Instructions to follow — Please write out the data that follows, word for word.

____________________

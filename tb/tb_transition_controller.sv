// tb_transition_controller: walks the state machine through every
// transition of its state diagram and checks R.
//
// The 156-kHz strobe is a testbench square wave of 8 cycles. Expected states
// follow the transition list: power-on Halt; EXT RST -> Start; Bit 11 ->
// not-Write; SRF AND CG -> Write; SRF cleared -> not-Write; Bit 11 -> Halt;
// Halt ignores SRF, CG and Bit 11; EXT RST -> Start; EXT STOP from
// not-Write -> Halt. It also checks that SRF without CG, or CG without SRF,
// leaves not-Write alone, and that Write entered with CG stays while SRF
// is set even after CG falls.
module tb_transition_controller;
  import cardio_pkg::*;
  logic clk = 1'b0, rst_n = 1'b0, strobe = 1'b0;
  logic ext_rst = 1'b0, ext_stop = 1'b0, srf = 1'b0, cg = 1'b0, bit11 = 1'b0;
  logic q1, q2, r;
  ctrl_state_t state;
  int checks = 0, failures = 0;

  always #100 clk = ~clk;
  initial forever begin
    repeat (4) @(negedge clk);
    strobe = ~strobe;
  end

  task automatic check(input bit ok, input string what);
    checks++;
    if (!ok) begin failures++; $display("FAIL: %s", what); end
  endtask

  transition_controller dut (
    .clk(clk), .rst_n(rst_n), .clk_156k(strobe), .ext_rst(ext_rst),
    .ext_stop(ext_stop), .srf(srf), .cg(cg), .bit11(bit11),
    .q1(q1), .q2(q2), .r(r), .state(state)
  );

  task automatic expect_state(input ctrl_state_t s, input string what);
    repeat (20) @(negedge clk);   // more than two strobe periods
    check(state == s && {q1, q2} == 2'(s) && r == (s == START),
          $sformatf("%s: state %s, expected %s", what, state.name(), s.name()));
  endtask

  initial begin
    repeat (3) @(posedge clk);
    rst_n = 1'b1;
    expect_state(HALT, "power-on");
    srf = 1'b1; cg = 1'b1;
    expect_state(HALT, "Halt ignores SRF*CG");
    srf = 1'b0; cg = 1'b0;
    @(negedge clk) ext_rst = 1'b1;
    @(negedge clk) ext_rst = 1'b0;
    #1 check(state == START, "EXT RST forces Start at once");
    expect_state(START, "Start holds");
    srf = 1'b1;
    expect_state(START, "Start ignores SRF");
    srf = 1'b0;
    // Bit 11 arrives; in the full design the address reset clears it a
    // few cycles after R falls, well before the next strobe.
    @(negedge clk) bit11 = 1'b1;
    while (state == START) @(negedge clk);
    check(state == WRITE_N && r == 1'b0, "Bit 11 ends clearing in not-Write");
    bit11 = 1'b0;
    expect_state(WRITE_N, "not-Write holds");
    srf = 1'b1;
    expect_state(WRITE_N, "SRF without CG");
    srf = 1'b0; cg = 1'b1;
    expect_state(WRITE_N, "CG without SRF");
    srf = 1'b1;
    expect_state(WRITE, "SRF*CG enters Write");
    cg = 1'b0;
    expect_state(WRITE, "Write holds after CG falls while SRF is set");
    cg = 1'b1;
    expect_state(WRITE, "Write holds with CG");
    srf = 1'b0;
    expect_state(WRITE_N, "SRF cleared returns to not-Write");
    // SRF rising while CG is low, then CG rising: Write.
    cg = 1'b0; srf = 1'b1;
    expect_state(WRITE_N, "SRF while CG low waits");
    cg = 1'b1;
    expect_state(WRITE, "CG rising with SRF enters Write");
    srf = 1'b0; cg = 1'b0;
    expect_state(WRITE_N, "back to not-Write");
    bit11 = 1'b1;
    expect_state(HALT, "Bit 11 (memory full) halts");
    bit11 = 1'b0; srf = 1'b1; cg = 1'b1;
    expect_state(HALT, "Halt is blocked");
    bit11 = 1'b1;
    expect_state(HALT, "Halt ignores Bit 11");
    bit11 = 1'b0; srf = 1'b0; cg = 1'b0;
    @(negedge clk) ext_rst = 1'b1;
    @(negedge clk) ext_rst = 1'b0;
    expect_state(START, "EXT RST leaves Halt");
    @(negedge clk) bit11 = 1'b1;
    while (state == START) @(negedge clk);
    bit11 = 1'b0;
    expect_state(WRITE_N, "second clearing done");
    ext_stop = 1'b1;
    expect_state(HALT, "EXT STOP halts");
    ext_stop = 1'b0;
    expect_state(HALT, "stays halted after EXT STOP is released");
    $display("TB_RESULT checks=%0d failures=%0d", checks, failures);
    $finish;
  end

  initial begin
    repeat (5000) @(posedge clk);
    failures++;
    $display("FAIL: watchdog");
    $display("TB_RESULT checks=%0d failures=%0d", checks, failures);
    $finish;
  end
endmodule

____________________

Task response —
filename tb/tb_transition_controller.sv
// tb_transition_controller: walks the state machine through every
// transition of its state diagram and checks R.
//
// The 156-kHz strobe is a testbench square wave of 8 cycles. Expected states
// follow the transition list: power-on Halt; EXT RST -> Start; Bit 11 ->
// not-Write; SRF AND CG -> Write; SRF cleared -> not-Write; Bit 11 -> Halt;
// Halt ignores SRF, CG and Bit 11; EXT RST -> Start; EXT STOP from
// not-Write -> Halt. It also checks that SRF without CG, or CG without SRF,
// leaves not-Write alone, and that Write entered with CG stays while SRF
// is set even after CG falls.
module tb_transition_controller;
  import cardio_pkg::*;
  logic clk = 1'b0, rst_n = 1'b0, strobe = 1'b0;
  logic ext_rst = 1'b0, ext_stop = 1'b0, srf = 1'b0, cg = 1'b0, bit11 = 1'b0;
  logic q1, q2, r;
  ctrl_state_t state;
  int checks = 0, failures = 0;

  always #100 clk = ~clk;
  initial forever begin
    repeat (4) @(negedge clk);
    strobe = ~strobe;
  end

  task automatic check(input bit ok, input string what);
    checks++;
    if (!ok) begin failures++; $display("FAIL: %s", what); end
  endtask

  transition_controller dut (
    .clk(clk), .rst_n(rst_n), .clk_156k(strobe), .ext_rst(ext_rst),
    .ext_stop(ext_stop), .srf(srf), .cg(cg), .bit11(bit11),
    .q1(q1), .q2(q2), .r(r), .state(state)
  );

  task automatic expect_state(input ctrl_state_t s, input string what);
    repeat (20) @(negedge clk);   // more than two strobe periods
    check(state == s && {q1, q2} == 2'(s) && r == (s == START),
          $sformatf("%s: state %s, expected %s", what, state.name(), s.name()));
  endtask

  initial begin
    repeat (3) @(posedge clk);
    rst_n = 1'b1;
    expect_state(HALT, "power-on");
    srf = 1'b1; cg = 1'b1;
    expect_state(HALT, "Halt ignores SRF*CG");
    srf = 1'b0; cg = 1'b0;
    @(negedge clk) ext_rst = 1'b1;
    @(negedge clk) ext_rst = 1'b0;
    #1 check(state == START, "EXT RST forces Start at once");
    expect_state(START, "Start holds");
    srf = 1'b1;
    expect_state(START, "Start ignores SRF");
    srf = 1'b0;
    // Bit 11 arrives; in the full design the address reset clears it a
    // few cycles after R falls, well before the next strobe.
    @(negedge clk) bit11 = 1'b1;
    while (state == START) @(negedge clk);
    check(state == WRITE_N && r == 1'b0, "Bit 11 ends clearing in not-Write");
    bit11 = 1'b0;
    expect_state(WRITE_N, "not-Write holds");
    srf = 1'b1;
    expect_state(WRITE_N, "SRF without CG");
    srf = 1'b0; cg = 1'b1;
    expect_state(WRITE_N, "CG without SRF");
    srf = 1'b1;
    expect_state(WRITE, "SRF*CG enters Write");
    cg = 1'b0;
    expect_state(WRITE, "Write holds after CG falls while SRF is set");
    cg = 1'b1;
    expect_state(WRITE, "Write holds with CG");
    srf = 1'b0;
    expect_state(WRITE_N, "SRF cleared returns to not-Write");
    // SRF rising while CG is low, then CG rising: Write.
    cg = 1'b0; srf = 1'b1;
    expect_state(WRITE_N, "SRF while CG low waits");
    cg = 1'b1;
    expect_state(WRITE, "CG rising with SRF enters Write");
    srf = 1'b0; cg = 1'b0;
    expect_state(WRITE_N, "back to not-Write");
    bit11 = 1'b1;
    expect_state(HALT, "Bit 11 (memory full) halts");
    bit11 = 1'b0; srf = 1'b1; cg = 1'b1;
    expect_state(HALT, "Halt is blocked");
    bit11 = 1'b1;
    expect_state(HALT, "Halt ignores Bit 11");
    bit11 = 1'b0; srf = 1'b0; cg = 1'b0;
    @(negedge clk) ext_rst = 1'b1;
    @(negedge clk) ext_rst = 1'b0;
    expect_state(START, "EXT RST leaves Halt");
    @(negedge clk) bit11 = 1'b1;
    while (state == START) @(negedge clk);
    bit11 = 1'b0;
    expect_state(WRITE_N, "second clearing done");
    ext_stop = 1'b1;
    expect_state(HALT, "EXT STOP halts");
    ext_stop = 1'b0;
    expect_state(HALT, "stays halted after EXT STOP is released");
    $display("TB_RESULT checks=%0d failures=%0d", checks, failures);
    $finish;
  end

  initial begin
    repeat (5000) @(posedge clk);
    failures++;
    $display("FAIL: watchdog");
    $display("TB_RESULT checks=%0d failures=%0d", checks, failures);
    $finish;
  end
endmodule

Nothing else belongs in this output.